Exercise: Everything from the line containing "vin = 0; xi = 0; yi = 0; zi = 0;" through the last line of the data below should be set down exactly, and nothing else.

Data extracts:

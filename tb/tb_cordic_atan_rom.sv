// tb_cordic_atan_rom: checks the elementary-angle table against atan(2^-i)
// computed here with the simulator's own $atan, for a table that fills its
// index range (16 entries) and for one that does not (12 entries), where the
// unused indices must read 0.
module tb_cordic_atan_rom;
  localparam int unsigned ZW = 21, FRAC = 18;

  int checks = 0, failures = 0;
  logic [3:0]          idx;
  logic signed [ZW-1:0] a16, a12;

  cordic_atan_rom #(.N(16), .ZW(ZW), .FRAC(FRAC)) u16 (.idx(idx), .alpha(a16));
  cordic_atan_rom #(.N(12), .ZW(ZW), .FRAC(FRAC)) u12 (.idx(idx), .alpha(a12));

  function automatic longint ref_alpha(int i);
    return longint'($atan(2.0 ** (-i)) * (2.0 ** FRAC));
  endfunction

  task automatic check(string what, longint got, longint exp);
    checks++;
    if (got > exp + 1 || got < exp - 1) begin
      failures++;
      $display("FAIL %s: got %0d expected %0d", what, got, exp);
    end
  endtask

  initial begin
    #100000;
    failures++;
    $display("watchdog expired");
    $display("TB_RESULT checks=%0d failures=%0d", checks, failures);
    $finish;
  end

  initial begin
    for (int i = 0; i < 16; i++) begin
      idx = 4'(i);
      #1;
      check($sformatf("N=16 alpha[%0d]", i), longint'(a16), ref_alpha(i));
      if (i < 12) check($sformatf("N=12 alpha[%0d]", i), longint'(a12), ref_alpha(i));
      else        check($sformatf("N=12 unused[%0d]", i), longint'(a12), 0);
    end
    // alpha_0 is pi/4 exactly in this format: 205887.4 -> 205887
    idx = 0; #1;
    checks++;
    if (a16 != 21'sd205887) begin failures++; $display("FAIL alpha_0 = %0d", a16); end
    $display("TB_RESULT checks=%0d failures=%0d", checks, failures);
    $finish;
  end
endmodule
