// cordic_stage: one registered micro-rotation of a circular, rotation-mode CORDIC.
//
// For iteration i (parameter SHIFT) the stage computes
//   sigma = +1 if z >= 0, else -1
//   x'    = x - sigma * (y >>> i)
//   y'    = y + sigma * (x >>> i)
//   z'    = z - sigma * alpha_i,        alpha_i = atan(2^-i)
// i.e. it turns the vector (x, y) by +/-alpha_i, without the cos(alpha_i)
// factor, so that the residual angle z is driven towards zero. The shift is a
// fixed rewiring (arithmetic shift, truncating), so the stage is three adders
// and one sign test; alpha_i comes from cordic_atan_rom with a constant index.
// The rotation sense is counter-clockwise for positive z, so that y ends up as
// the sine; this is the mirror of the clockwise form in which the algorithm is
// often written and gives the same magnitudes.
//
// Interface: in_valid/x_in/y_in/z_in are captured on the rising clock edge;
// out_valid/x_out/y_out/z_out are the registered results, one cycle later.
// A new input may be given every cycle. rst_n is an asynchronous, active-low
// reset that clears the valid flag and the data registers.
module cordic_stage #(
  parameter int unsigned XYW   = 21,     // width of x and y
  parameter int unsigned ZW    = 21,     // width of the residual angle z
  parameter int unsigned FRAC  = 18,     // fractional bits of z (radians)
  parameter int unsigned N     = 16,     // table size = number of iterations
  parameter int unsigned SHIFT = 0       // iteration index i of this stage
) (
  input  logic                  clk,
  input  logic                  rst_n,
  input  logic                  in_valid,
  input  logic signed [XYW-1:0] x_in,
  input  logic signed [XYW-1:0] y_in,
  input  logic signed [ZW-1:0]  z_in,
  output logic                  out_valid,
  output logic signed [XYW-1:0] x_out,
  output logic signed [XYW-1:0] y_out,
  output logic signed [ZW-1:0]  z_out
);

  localparam int unsigned IW = (N > 1) ? $clog2(N) : 1;

  logic signed [ZW-1:0]  alpha;
  logic signed [XYW-1:0] x_sh, y_sh, x_nxt, y_nxt;
  logic signed [ZW-1:0]  z_nxt;
  logic                  rot_pos;

  cordic_atan_rom #(.N(N), .ZW(ZW), .FRAC(FRAC)) u_rom (
    .idx   (IW'(SHIFT)),
    .alpha (alpha)
  );

  always_comb begin
    rot_pos = !z_in[ZW-1];
    x_sh    = x_in >>> SHIFT;
    y_sh    = y_in >>> SHIFT;
    if (rot_pos) begin
      x_nxt = x_in - y_sh;
      y_nxt = y_in + x_sh;
      z_nxt = z_in - alpha;
    end else begin
      x_nxt = x_in + y_sh;
      y_nxt = y_in - x_sh;
      z_nxt = z_in + alpha;
    end
  end

  always_ff @(posedge clk or negedge rst_n) begin
    if (!rst_n) begin
      out_valid <= 1'b0;
      x_out     <= '0;
      y_out     <= '0;
      z_out     <= '0;
    end else begin
      out_valid <= in_valid;
      x_out     <= x_nxt;
      y_out     <= y_nxt;
      z_out     <= z_nxt;
    end
  end

endmodule
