// tb_cordic_stage: drives random vectors and residual angles into two
// micro-rotation stages (iterations 0 and 5) and compares the registered
// outputs, one cycle later, with the shift-add equations evaluated here with
// an independently computed atan(2^-i). It also checks the valid flag follows
// the input with one cycle of delay and that reset clears it.
module tb_cordic_stage;
  localparam int unsigned W = 21, FRAC = 18, N = 16;

  logic clk = 0, rst_n = 0;
  always #5 clk = ~clk;

  int checks = 0, failures = 0;

  logic                 vin;
  logic signed [W-1:0]  xi, yi, zi;
  logic                 vo0, vo5;
  logic signed [W-1:0]  xo0, yo0, zo0, xo5, yo5, zo5;

  cordic_stage #(.XYW(W), .ZW(W), .FRAC(FRAC), .N(N), .SHIFT(0)) u0 (
    .clk, .rst_n, .in_valid(vin), .x_in(xi), .y_in(yi), .z_in(zi),
    .out_valid(vo0), .x_out(xo0), .y_out(yo0), .z_out(zo0));
  cordic_stage #(.XYW(W), .ZW(W), .FRAC(FRAC), .N(N), .SHIFT(5)) u5 (
    .clk, .rst_n, .in_valid(vin), .x_in(xi), .y_in(yi), .z_in(zi),
    .out_valid(vo5), .x_out(xo5), .y_out(yo5), .z_out(zo5));

  function automatic longint alpha(int i);
    return longint'($atan(2.0 ** (-i)) * (2.0 ** FRAC));
  endfunction

  // Expected results, worked out with integer arithmetic on 64-bit values.
  function automatic void expect_stage(int i, longint x, longint y, longint z,
                                       output longint ex, output longint ey,
                                       output longint ez);
    longint xs, ys;
    xs = x >>> i;
    ys = y >>> i;
    if (z >= 0) begin ex = x - ys; ey = y + xs; ez = z - alpha(i); end
    else        begin ex = x + ys; ey = y - xs; ez = z + alpha(i); end
  endfunction

  task automatic check(string what, longint got, longint exp, int tol);
    checks++;
    if (got > exp + tol || got < exp - tol) begin
      failures++;
      $display("FAIL %s: got %0d expected %0d", what, got, exp);
    end
  endtask

  initial begin
    repeat (2000) @(posedge clk);
    failures++;
    $display("watchdog expired");
    $display("TB_RESULT checks=%0d failures=%0d", checks, failures);
    $finish;
  end

  initial begin
    longint x, y, z, ex, ey, ez;
    logic v;
    vin = 0; xi = 0; yi = 0; zi = 0;
    repeat (3) @(posedge clk);
    checks++;
    if (vo0 || vo5) begin failures++; $display("FAIL valid during reset"); end
    @(negedge clk) rst_n = 1;
    for (int n = 0; n < 300; n++) begin
      @(negedge clk);
      // magnitudes up to 2^18 (|v| <= 1.0) so no result can overflow 21 bits
      x = longint'($signed($urandom_range(0, 2 ** 19))) - (2 ** 18);
      y = longint'($signed($urandom_range(0, 2 ** 19))) - (2 ** 18);
      z = longint'($signed($urandom_range(0, 2 ** 19))) - (2 ** 18);
      if (n == 0) z = 0;           // z = 0 counts as a positive rotation
      v = (n % 7) != 3;
      vin = v; xi = W'(x); yi = W'(y); zi = W'(z);
      @(posedge clk); #1;
      check("valid0", longint'(vo0), longint'(v), 0);
      check("valid5", longint'(vo5), longint'(v), 0);
      expect_stage(0, x, y, z, ex, ey, ez);
      check("x0", xo0, ex, 0); check("y0", yo0, ey, 0); check("z0", zo0, ez, 1);
      expect_stage(5, x, y, z, ex, ey, ez);
      check("x5", xo5, ex, 0); check("y5", yo5, ey, 0); check("z5", zo5, ez, 1);
    end
    $display("TB_RESULT checks=%0d failures=%0d", checks, failures);
    $finish;
  end
endmodule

Solution for this exercise:
    vin = 0; xi = 0; yi = 0; zi = 0;
    repeat (3) @(posedge clk);
    checks++;
    if (vo0 || vo5) begin failures++; $display("FAIL valid during reset"); end
    @(negedge clk) rst_n = 1;
    for (int n = 0; n < 300; n++) begin
      @(negedge clk);
      // magnitudes up to 2^18 (|v| <= 1.0) so no result can overflow 21 bits
      x = longint'($signed($urandom_range(0, 2 ** 19))) - (2 ** 18);
      y = longint'($signed($urandom_range(0, 2 ** 19))) - (2 ** 18);
      z = longint'($signed($urandom_range(0, 2 ** 19))) - (2 ** 18);
      if (n == 0) z = 0;           // z = 0 counts as a positive rotation
      v = (n % 7) != 3;
      vin = v; xi = W'(x); yi = W'(y); zi = W'(z);
      @(posedge clk); #1;
      check("valid0", longint'(vo0), longint'(v), 0);
      check("valid5", longint'(vo5), longint'(v), 0);
      expect_stage(0, x, y, z, ex, ey, ez);
      check("x0", xo0, ex, 0); check("y0", yo0, ey, 0); check("z0", zo0, ez, 1);
      expect_stage(5, x, y, z, ex, ey, ez);
      check("x5", xo5, ex, 0); check("y5", yo5, ey, 0); check("z5", zo5, ez, 1);
    end
    $display("TB_RESULT checks=%0d failures=%0d", checks, failures);
    $finish;
  end
endmodule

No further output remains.